Software Guides, Tutorials and News
How to Add your Proxies to CBT Web Scraper and Data Extractor
Why do you need proxies for web scraping?
If you are planning to scrape websites using multiple threads, you will need to use proxies. Otherwise, if you are scraping with one IP address too fast, the search engines and websites will figure out that this is non-human behaviour and at first, you could be presented with captchas and later, your IP address could get banned. Proxies will connect from different IP addresses which means that the websites that you are scraping will not figure out that the requests are coming from the same computer/IP address.
What are the different types of Proxies you could use for website scraping and email extraction?
There are many types of proxies on the market but we would recommend private, shared or backconnect rotating proxies. Private proxies are the best because they would only be used by you. However, private proxies are the most expensive. Next in line are shared proxies which are the same as private proxies in nature but they are shared amongst several users. Lastly, we have the backconnect rotating proxies. Such proxies change the IP address with every connection or at set intervals of time. Backconnect rotating proxies usually have a fairly large pool of IP addresses. For example, Storm Proxies has a pool of 70,000 proxies which are changed every week. Backconnect proxies are good in the sense that with every request, you are getting a unique IP address. They are a cheaper option to shared and private proxies. However, backconnect rotating proxies tend to be used by a lot of people which means that they are likely to encounter captchas and even bans. We would recommend private and shared proxies. Whilst we have an option to use public proxies for the sake of completeness, we do not recommend them. Public proxies tend to be very unreliable and are spammed to death across the world.
Can I use a VPN for Web Scraping?
Yes, but we do not recommend it. Technically, you can use a VPN with timed out IP change. However, the issue with VPNs is that you will still need to run your software on a lower thread number. Likewise, VPNs are used by many people and you are likely to get problematic IP addresses. If you are planning to use a VPN with a timed out IP change, do not forget to check the "Use an Integrated Web Browser instead of an HTTP request" on the main GUI.
How to add your proxies to CBT Web Scraper and Email Extractor
Run the software. Go to settings, proxy settings tab. Here, you will be able to add your proxies. You can either upload your proxies from a notepad text file or paste them from clipboard. When adding the proxies, make sure that they are in the following format: IP:PORT OR IP:PORT:USERNAME:PASSWORD . If you are using the former format, make sure that your proxies are authenticated. This usually involves authenticated the IP address on which the CBT email grabber is running. You can set the time interval for rotating the proxies.
Then, you can test the proxies and remove non-working ones using our in-built proxy testing tool.

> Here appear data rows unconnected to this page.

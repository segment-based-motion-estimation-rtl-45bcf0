// tb_cif_frame: the CIF workload. Segment-based motion estimation of one 352x288 frame
// (22x18 macro-blocks) with the iterative algorithm, at most 12 iterations, on the
// top level at its default parameters.
//
// The testbench acts as the host. It builds a random reference frame and a current
// frame of about 300 irregular segments (nearest of random seed points). The segments
// belong to four moving objects, each a translated copy of the reference. Per iteration
// it chooses each segment's candidates as the algorithm prescribes:
//   - the segment's current vector;
//   - that vector with a small random update;
//   - the previous-iteration vectors of up to five neighbouring segments, those with the
//     closest mean luminance first, every second one randomly updated;
//   - in the first iteration also the zero vector.
// It keeps the four largest segments of each block and gives other pixels weight 0,
// runs every block through the engine, then selects.
//
// Checked:
//   - each segment's selected candidate, penalty and vector, and the total, against
//     penalties computed here from the frames;
//   - the total never increases, since a segment's current vector is always a
//     candidate;
//   - convergence is flagged exactly when the total stops decreasing;
//   - the final total is below the first.
//   - 12 iterations of the slowest one fit the 55 ms frame time reported for the
//     original design at 100 MHz (5.5 million cycles).
// The cycles of each iteration and the number of segments found at their true motion
// are printed.
module tb_cif_frame;
  import sbme_pkg::*;
  localparam int N = MB_N, X0 = (L0_W - N) / 2, Y0 = (L0_H - N) / 2;
  localparam int BX = 22, BY = 18, FW = BX * N, FH = BY * N, RWID = FW + 2 * X0, RHGT = FH + 2 * Y0;
  localparam int NSEG = 300, MAX_IT = 12, NOBJ = 4;
  logic clk = 0;
  always #5 clk = ~clk;

  logic                    rst_n = 0;
  logic                    mb_wr_en = 0, wc_wr_en = 0, l0_wr_en = 0;
  logic [3:0]              mb_wr_row = 0, wc_wr_row = 0;
  logic [N-1:0][PIX_W-1:0] mb_wr_data = '0, l0_wr_data = '0;
  logic [N-1:0][1:0]       wc_wr_ssid = '0;
  logic [N-1:0]            wc_wr_wgt = '0;
  logic [4:0]              l0_wr_row = 0;
  logic [1:0]              l0_wr_col = 0;
  logic                    cand_wr_en = 0, cand_cnt_en = 0;
  logic [1:0]              cand_wr_ss = 0;
  logic [2:0]              cand_wr_idx = 0;
  mv_t                     cand_wr_mv = '0;
  logic [3:0]              cand_cnt_val = 0;
  logic                    map_wr_en = 0;
  logic [1:0]              map_ss = 0;
  logic [9:0]              map_seg = 0;
  logic                    start = 0;
  logic [2:0]              nss = 0;
  logic                    busy, done, clamped, res_pending;
  logic                    clear = 0, select = 0;
  logic [10:0]             nseg = 0;
  logic                    busy_acc, select_done, converged;
  logic [31:0]             total_mp;
  logic                    best_valid, best_found;
  logic [9:0]              best_seg;
  logic [2:0]              best_idx;
  mv_t                     best_mv;
  logic [31:0]             best_mp;

  sbme_engine dut (.*);

  int checks = 0, failures = 0, cycle = 0;

  logic [PIX_W-1:0] refr [RHGT][RWID];
  logic [PIX_W-1:0] cur  [FH][FW];
  logic [9:0]       seg  [FH][FW];
  bit               wgt  [FH][FW];
  int               tmx [NOBJ], tmy [NOBJ], obj [NSEG];
  int               vx [NSEG], vy [NSEG];          // current vector per segment
  int               ncand [NSEG];
  int               cmx [NSEG][8], cmy [NSEG][8];
  longint           mp  [NSEG][8];
  bit               has [NSEG];
  bit               adj [NSEG][NSEG];
  longint           lsum [NSEG];
  int               lcnt [NSEG];
  int               sel_cnt = 0;
  int               new_vx [NSEG], new_vy [NSEG];

  always @(posedge clk) cycle <= cycle + 1;

  function automatic int clampi(int v, int lo, int hi);
    return (v < lo) ? lo : (v > hi) ? hi : v;
  endfunction

  function automatic int upd();
    return int'($urandom_range(0, 4)) - 2;
  endfunction

  // Selection checker
  always @(posedge clk) if (rst_n && best_valid) begin
    int s, bi;
    longint bm;
    bit f;
    s = int'(best_seg);
    f = 0; bi = 0; bm = 0;
    if (has[s])
      for (int v = 0; v < ncand[s]; v++) if (!f || mp[s][v] < bm) begin f = 1; bi = v; bm = mp[s][v]; end
    checks++;
    if (best_found != f || (f && (int'(best_idx) != bi || longint'(best_mp) != bm ||
        int'(best_mv.x) != cmx[s][bi] || int'(best_mv.y) != cmy[s][bi]))) begin
      failures++;
      if (failures < 10)
        $display("FAIL segment %0d: found %0d idx %0d mp %0d, exp %0d %0d %0d", s, best_found, best_idx, best_mp, f, bi, bm);
    end
    new_vx[s] = f ? int'(best_mv.x) : vx[s];
    new_vy[s] = f ? int'(best_mv.y) : vy[s];
    sel_cnt++;
  end

  task automatic make_frame();
    int sx [NSEG], sy [NSEG];
    // Smooth texture: a coarse random grid (every 8 pixels), bilinearly interpolated,
    // plus a little noise, so that penalties fall off gradually around the true motion.
    int g [RHGT / 8 + 2][RWID / 8 + 2];
    for (int j = 0; j < RHGT / 8 + 2; j++) for (int i = 0; i < RWID / 8 + 2; i++) g[j][i] = int'($urandom_range(16, 239));
    for (int y = 0; y < RHGT; y++)
      for (int x = 0; x < RWID; x++) begin
        int i, j, fx, fy, v;
        i = x / 8; j = y / 8; fx = x % 8; fy = y % 8;
        v = (g[j][i] * (8 - fx) * (8 - fy) + g[j][i + 1] * fx * (8 - fy) +
             g[j + 1][i] * (8 - fx) * fy + g[j + 1][i + 1] * fx * fy) / 64;
        refr[y][x] = PIX_W'(clampi(v + int'($urandom_range(0, 8)) - 4, 0, 255));
      end
    for (int o = 0; o < NOBJ; o++) begin
      tmx[o] = int'($urandom_range(0, 12)) - 6;
      tmy[o] = int'($urandom_range(0, 8)) - 4;
    end
    for (int s = 0; s < NSEG; s++) begin
      sx[s] = int'($urandom_range(0, FW - 1)); sy[s] = int'($urandom_range(0, FH - 1));
      // background plus three rectangular objects
      obj[s] = 0;
      if (sx[s] < FW / 2 && sy[s] < FH / 2) obj[s] = 1;
      else if (sx[s] >= FW / 2 && sy[s] >= FH / 2 && sx[s] < 3 * FW / 4) obj[s] = 2;
      else if (sx[s] > 7 * FW / 8) obj[s] = 3;
    end
    for (int y = 0; y < FH; y++)
      for (int x = 0; x < FW; x++) begin
        int bd, d, o;
        bd = 1 << 30;
        for (int s = 0; s < NSEG; s++) begin
          d = (x - sx[s]) * (x - sx[s]) + (y - sy[s]) * (y - sy[s]);
          if (d < bd) begin bd = d; seg[y][x] = 10'(s); end
        end
        o = obj[seg[y][x]];
        cur[y][x] = refr[Y0 + y + tmy[o]][X0 + x + tmx[o]];
      end
    // Neighbours (4-connected) and mean luminance of every segment
    for (int s = 0; s < NSEG; s++) begin
      lsum[s] = 0; lcnt[s] = 0;
      for (int t = 0; t < NSEG; t++) adj[s][t] = 0;
    end
    for (int y = 0; y < FH; y++)
      for (int x = 0; x < FW; x++) begin
        lsum[seg[y][x]] += longint'(cur[y][x]);
        lcnt[seg[y][x]]++;
        if (x + 1 < FW && seg[y][x + 1] != seg[y][x]) begin adj[seg[y][x]][seg[y][x + 1]] = 1; adj[seg[y][x + 1]][seg[y][x]] = 1; end
        if (y + 1 < FH && seg[y + 1][x] != seg[y][x]) begin adj[seg[y][x]][seg[y + 1][x]] = 1; adj[seg[y + 1][x]][seg[y][x]] = 1; end
      end
  endtask

  // Candidates of one iteration (step 1 of the algorithm), all inside the search range.
  task automatic choose_candidates(bit first);
    for (int s = 0; s < NSEG; s++) begin
      int n;
      bit used [NSEG];
      n = 0;
      cmx[s][n] = vx[s]; cmy[s][n] = vy[s]; n++;
      cmx[s][n] = clampi(vx[s] + upd(), -X0, X0); cmy[s][n] = clampi(vy[s] + upd(), -Y0, Y0); n++;
      for (int t = 0; t < NSEG; t++) used[t] = 0;
      for (int k = 0; k < 5; k++) begin
        int bt;
        longint bd, d, ms, mt;
        bt = -1; bd = 0;
        ms = lsum[s] / longint'(lcnt[s] > 0 ? lcnt[s] : 1);
        for (int t = 0; t < NSEG; t++)
          if (adj[s][t] && !used[t]) begin
            mt = lsum[t] / longint'(lcnt[t] > 0 ? lcnt[t] : 1);
            d = (ms > mt) ? ms - mt : mt - ms;
            if (bt < 0 || d < bd) begin bt = t; bd = d; end
          end
        if (bt >= 0) begin
          used[bt] = 1;
          if (k % 2 == 1) begin
            cmx[s][n] = clampi(vx[bt] + upd(), -X0, X0); cmy[s][n] = clampi(vy[bt] + upd(), -Y0, Y0);
          end else begin
            cmx[s][n] = vx[bt]; cmy[s][n] = vy[bt];
          end
          n++;
        end
      end
      if (first) begin cmx[s][n] = 0; cmy[s][n] = 0; n++; end
      ncand[s] = n;
    end
  endtask

  function automatic int refine(int bx, int by, output int ss_seg [4], output int ss_of [N][N]);
    int cnt [NSEG];
    int n;
    bit taken [NSEG];
    for (int y = 0; y < N; y++) for (int x = 0; x < N; x++) cnt[seg[by * N + y][bx * N + x]] = 0;
    for (int y = 0; y < N; y++) for (int x = 0; x < N; x++) begin
      cnt[seg[by * N + y][bx * N + x]]++;
      taken[seg[by * N + y][bx * N + x]] = 0;
    end
    n = 0;
    for (int k = 0; k < 4; k++) begin
      int best, bc;
      best = -1; bc = 0;
      for (int y = 0; y < N; y++) for (int x = 0; x < N; x++) begin
        int s;
        s = seg[by * N + y][bx * N + x];
        if (!taken[s] && (cnt[s] > bc || (cnt[s] == bc && s < best))) begin best = s; bc = cnt[s]; end
      end
      if (best >= 0) begin taken[best] = 1; ss_seg[n] = best; n++; end
    end
    for (int y = 0; y < N; y++)
      for (int x = 0; x < N; x++) begin
        int s;
        s = seg[by * N + y][bx * N + x];
        ss_of[y][x] = -1;
        for (int k = 0; k < n; k++) if (ss_seg[k] == s) ss_of[y][x] = k;
        wgt[by * N + y][bx * N + x] = (ss_of[y][x] >= 0);
      end
    return n;
  endfunction

  task automatic run_block(int bx, int by);
    int ss_seg [4];
    int ss_of [N][N];
    int n;
    n = refine(bx, by, ss_seg, ss_of);
    for (int y = 0; y < L0_H; y++)
      for (int c = 0; c < L0_W / N; c++) begin
        @(negedge clk);
        l0_wr_en = 1; l0_wr_row = 5'(y); l0_wr_col = 2'(c);
        for (int i = 0; i < N; i++) l0_wr_data[i] = refr[by * N + y][bx * N + c * N + i];
      end
    for (int y = 0; y < N; y++) begin
      @(negedge clk);
      l0_wr_en = 0; mb_wr_en = 1; wc_wr_en = 1; mb_wr_row = 4'(y); wc_wr_row = 4'(y);
      for (int i = 0; i < N; i++) begin
        mb_wr_data[i] = cur[by * N + y][bx * N + i];
        wc_wr_ssid[i] = (ss_of[y][i] >= 0) ? 2'(ss_of[y][i]) : 2'(0);
        wc_wr_wgt[i]  = (ss_of[y][i] >= 0);
      end
    end
    @(negedge clk); mb_wr_en = 0; wc_wr_en = 0;
    for (int k = 0; k < n; k++) begin
      int s;
      s = ss_seg[k];
      for (int v = 0; v < ncand[s]; v++) begin
        @(negedge clk);
        cand_wr_en = 1; cand_wr_ss = 2'(k); cand_wr_idx = 3'(v);
        cand_wr_mv.x = MV_W'(cmx[s][v]); cand_wr_mv.y = MV_W'(cmy[s][v]);
      end
      @(negedge clk);
      cand_wr_en = 0; cand_cnt_en = 1; cand_cnt_val = 4'(ncand[s]);
      map_wr_en = 1; map_ss = 2'(k); map_seg = 10'(s);
    end
    @(negedge clk); cand_cnt_en = 0; map_wr_en = 0;
    @(negedge clk); start = 1; nss = 3'(n);
    @(negedge clk); start = 0;
    while (!done) @(negedge clk);
    while (res_pending) @(negedge clk);
  endtask

  task automatic reference_penalties();
    for (int s = 0; s < NSEG; s++) begin
      has[s] = 0;
      for (int v = 0; v < 8; v++) mp[s][v] = 0;
    end
    for (int y = 0; y < FH; y++)
      for (int x = 0; x < FW; x++)
        if (wgt[y][x]) begin
          int s;
          s = int'(seg[y][x]);
          has[s] = 1;
          for (int v = 0; v < ncand[s]; v++) begin
            int a, b;
            a = int'(cur[y][x]);
            b = int'(refr[Y0 + y + cmy[s][v]][X0 + x + cmx[s][v]]);
            mp[s][v] += (a > b) ? a - b : b - a;
          end
        end
  endtask

  initial begin
    repeat (80_000_000) @(posedge clk);
    failures++;
    $display("TB_RESULT checks=%0d failures=%0d", checks, failures);
    $finish;
  end

  initial begin
    longint first_total, prev_total, tot;
    int it, t0, worst, right;
    repeat (3) @(negedge clk);
    rst_n = 1;
    make_frame();
    for (int s = 0; s < NSEG; s++) begin vx[s] = 0; vy[s] = 0; end
    first_total = -1; prev_total = -1; worst = 0;
    for (it = 0; it < MAX_IT; it++) begin
      choose_candidates(it == 0);
      t0 = cycle;
      @(negedge clk); clear = 1;
      @(negedge clk); clear = 0;
      while (busy_acc) @(negedge clk);
      for (int by = 0; by < BY; by++) for (int bx = 0; bx < BX; bx++) run_block(bx, by);
      reference_penalties();
      tot = 0;
      for (int s = 0; s < NSEG; s++) if (has[s]) begin
        longint bm;
        bm = mp[s][0];
        for (int v = 1; v < ncand[s]; v++) if (mp[s][v] < bm) bm = mp[s][v];
        tot += bm;
      end
      sel_cnt = 0;
      @(negedge clk); select = 1; nseg = 11'(NSEG);
      @(negedge clk); select = 0;
      while (!select_done) @(negedge clk);
      if (cycle - t0 > worst) worst = cycle - t0;
      checks += 3;
      if (sel_cnt != NSEG) begin failures++; $display("FAIL %0d segments selected", sel_cnt); end
      if (longint'(total_mp) != tot) begin failures++; $display("FAIL total %0d exp %0d", total_mp, tot); end
      if (converged != (prev_total >= 0 && tot >= prev_total)) begin failures++; $display("FAIL converged flag"); end
      if (prev_total >= 0) begin
        checks++;
        if (tot > prev_total) begin failures++; $display("FAIL total rose from %0d to %0d", prev_total, tot); end
      end
      $display("iteration %0d: %0d cycles, total match penalty %0d, converged %0d", it + 1, cycle - t0, total_mp, converged);
      if (first_total < 0) first_total = tot;
      prev_total = tot;
      for (int s = 0; s < NSEG; s++) begin vx[s] = new_vx[s]; vy[s] = new_vy[s]; end
      if (converged) break;
    end
    right = 0;
    for (int s = 0; s < NSEG; s++) if (vx[s] == tmx[obj[s]] && vy[s] == tmy[obj[s]]) right++;
    // 55 ms per frame at 100 MHz with 12 iterations is the reference budget.
    checks += 2;
    if (longint'(worst) * MAX_IT > 64'd5_500_000) begin failures++; $display("FAIL over the 55 ms frame budget"); end
    if (!(prev_total < first_total)) begin failures++; $display("FAIL the penalty never improved"); end
    $display("%0d iterations; %0d of %0d segments at their true motion", it < MAX_IT ? it + 1 : MAX_IT, right, NSEG);
    $display("worst iteration %0d cycles: 12 iterations = %0d us at 100 MHz", worst, worst * 12 / 100);
    $display("TB_RESULT checks=%0d failures=%0d", checks, failures);
    $finish;
  end
endmodule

You will need to wait until the tool finishes running.
Then, you will need to enable proxies on the main GUI by checking the "Use Proxies" option.
Tips for Scraping Google Search Engine, Google Maps and UK Yellow Pages (Yell.com)
If you are planning to scrape and extract data from Google Search Engine, Google Maps or UK Yellow Pages (Yell.com), we recommend that you use a decent amount of quality shared or private proxies. UK Yellow Pages has a very strict security and bans proxies very quickly. For this reason, backconnect proxies are ideal for UK Yellow Pages because they will give you the benefit of thousands of IPs at the lowest price. Google and Google Maps are also very sensitive to web scraping and data extraction and also have a tendency to either ban or put proxies through the Google image captcha checkpoints. When scraping these sites, you can also increase the delay between requests on the main GUI. This is particularly useful if you have fewer proxies.
Is it possible to Scrape Websites without Proxies
Yes, you can still scrape websites and search engines without proxies. However, you will need to increase the delays between each request and run each scraper on a single thread. For example, if you are scraping Bing and Yahoo, you will need to run each Bing scraper and each Yahoo scraper using a single thread. If you are planning to scrape Yellow Pages and Yelp business directories, you will need proxies. Likewise, Google and Google Maps will also need proxies.